What an agent receives

Instead of parsing 89 KB of raw HTML, an AI agent receives a structured JSON document like this. The example below represents a news article — approximately 750 tokens compared to ~73,000 tokens for the original HTML.

{
"sdf_version": "0.2.0",
"id": "sdf_a1b2c3d4e5f6",
"parent_type": "article",
"type": "article.news",
"source": {
  "url": "https://example.com/ai-regulation-2025",
  "domain": "example.com",
  "fetch_timestamp": "2025-03-15T14:30:00Z",
  "http_status": 200,
  "content_type": "text/html",
  "language": "en"
},
"summary": {
  "one_line": "EU passes comprehensive AI regulation framework effective 2026.",
  "key_points": [
    "Framework covers all general-purpose AI systems above 10B parameters",
    "Mandatory risk assessments for high-stakes deployments",
    "Fines up to 7% of global annual revenue for non-compliance",
    "18-month implementation window for existing systems"
  ],
  "abstract": "The European Union adopted a binding regulation on artificial intelligence systems, establishing tiered compliance requirements based on model capability and deployment risk.

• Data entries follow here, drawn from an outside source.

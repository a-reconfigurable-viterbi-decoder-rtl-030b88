// tb_pm_memory: checks the start metrics under init, that writes go to the
// bank not being read, that both read ports return the right rows, and that
// swapping rd_bank exposes the written bank.
module tb_pm_memory;
  import viterbi_pkg::*;
  logic clk = 0, rd_bank = 0, init = 1, we = 0;
  logic [4:0] rd_row1 = '0, rd_row2 = '0, wr_row = '0;
  pm_t rd_data1 [NUM_ACS];
  pm_t rd_data2 [NUM_ACS];
  pm_t wr_data [NUM_ACS];
  pm_t model [2][32][NUM_ACS];
  int checks = 0, failures = 0;

  pm_memory #(.ROWS(32)) dut (.*);
  always #5 clk = ~clk;

  task automatic chk(pm_t got, pm_t exp, string what);
    checks++;
    if (got !== exp) begin
      failures++;
      if (failures < 10) $display("FAIL %s got %0d exp %0d", what, got, exp);
    end
  endtask

  initial begin
    // start metrics
    for (int r = 0; r < 32; r++) begin
      rd_row1 = 5'(r); rd_row2 = 5'(31 - r);
      #1;
      for (int i = 0; i < NUM_ACS; i++) begin
        chk(rd_data1[i], (r == 0 && i == 0) ? pm_t'(0) : pm_t'(-INIT_PENALTY), "init p1");
        chk(rd_data2[i], (31 - r == 0 && i == 0) ? pm_t'(0) : pm_t'(-INIT_PENALTY), "init p2");
      end
    end
    init = 0;
    // fill both banks: rd_bank = b writes bank !b
    for (int b = 0; b < 2; b++) begin
      for (int r = 0; r < 32; r++) begin
        @(negedge clk);
        rd_bank = b[0]; we = 1; wr_row = 5'(r);
        for (int i = 0; i < NUM_ACS; i++) begin
          wr_data[i] = pm_t'($urandom);
          model[1 - b][r][i] = wr_data[i];
        end
      end
    end
    @(negedge clk);
    we = 0;
    for (int b = 0; b < 2; b++) begin
      rd_bank = b[0];
      for (int r = 0; r < 32; r++) begin
        rd_row1 = 5'(r); rd_row2 = 5'($urandom);
        #1;
        for (int i = 0; i < NUM_ACS; i++) begin
          chk(rd_data1[i], model[b][r][i], "port1");
          chk(rd_data2[i], model[b][rd_row2][i], "port2");
        end
      end
    end
    $display("TB_RESULT checks=%0d failures=%0d", checks, failures);
    $finish;
  end

  initial begin
    repeat (5000) @(posedge clk);
    failures++;
    $display("watchdog expired");
    $display("TB_RESULT checks=%0d failures=%0d", checks, failures);
    $finish;
  end
endmodule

The regulation introduces mandatory transparency reports, external auditing for high-risk applications, and a centralized EU AI registry."
},
"entities": [
  {
    "name": "European Union",
    "type": "organization",
    "role": "regulator",
    "salience": 0.95
  },
  {
    "name": "AI Act",
    "type": "legislation",
    "role": "subject",
    "salience": 0.92
  },
  {
    "name": "Thierry Breton",
    "type": "person",
    "role": "quoted_source",
    "salience": 0.61
  }
],
"claims": [
  {
    "claim": "AI systems above 10B parameters require mandatory risk assessments",
    "source_type": "direct",
    "confidence": 0.94,
    "supporting_entities": ["AI Act", "European Union"]
  },
  {
    "claim": "Non-compliance fines can reach 7% of global annual revenue",
    "source_type": "direct",
    "confidence": 0.97,
    "supporting_entities": ["AI Act"]
  }
],
"topics": ["artificial intelligence", "regulation", "European Union", "compliance"],
"relationships": [
  {
    "subject": "European Union",
    "predicate": "enacted",
    "object": "AI Act",
    "confidence": 0.96
  },
  {
    "subject": "AI Act",
    "predicate": "regulates",
    "object": "general-purpose AI systems",
    "confidence": 0.93
  }
],
"type_data": {
  "authors": ["Maria Schmidt"],
  "byline": "Maria Schmidt, Brussels Correspondent",
  "publish_date": "2025-03-15",
  "section": "Technology Policy",
  "word_count": 2847,
  "reading_time": 12,
  "sources": ["EU Parliament records", "Press conference transcript"]
},
"provenance": {
  "converter": "sdf-pipeline",
  "converter_version": "0.2.0",
  "model": "sdf-extractor-3b",
  "conversion_timestamp": "2025-03-15T15:02:30Z",
  "conversion_confidence": 0.91,
  "content_hash": "sha256:8a3b1c..."
}
}

Anatomy of an SDF document

`source`

Origin metadata: the URL, domain, fetch timestamp, HTTP status, and content language. Agents know exactly where this content came from and when it was retrieved.

`summary`

Three levels of summarization: a one-line headline, key bullet points, and a paragraph-length abstract. Agents select the appropriate level of detail for their use case.

`entities`

Named entities extracted from the content with type classification, role assignment, and salience scoring. Agents get a structured entity graph without running NER.

`claims`

Factual assertions extracted from the content with source attribution and confidence scores. Agents can verify claims against supporting entities without re-reading the source text.

`relationships`

Subject-predicate-object triples expressing relationships between entities. Agents consume a knowledge graph fragment directly.

`type_data`

Type-specific fields determined by the parent_type and type. An article.news document includes authors, publish date, section, and word count. A commerce.product document would include price, availability, and specifications instead.

`provenance`

Full audit trail: which converter produced this document, which model was used, when the conversion happened, the confidence score, and a content hash for deduplication.

Token efficiency

Representation	Size	Tokens (approx.)	Reduction
Raw HTML	89 KB	~73,000	—
Markdown (cleaned)	12 KB	~4,200	94%
SDF JSON	2 KB	~750	99%

The SDF representation preserves the semantic content — entities, claims, relationships, type-specific fields — while eliminating everything an agent does not need: layout markup, navigation, advertising, scripts, and boilerplate.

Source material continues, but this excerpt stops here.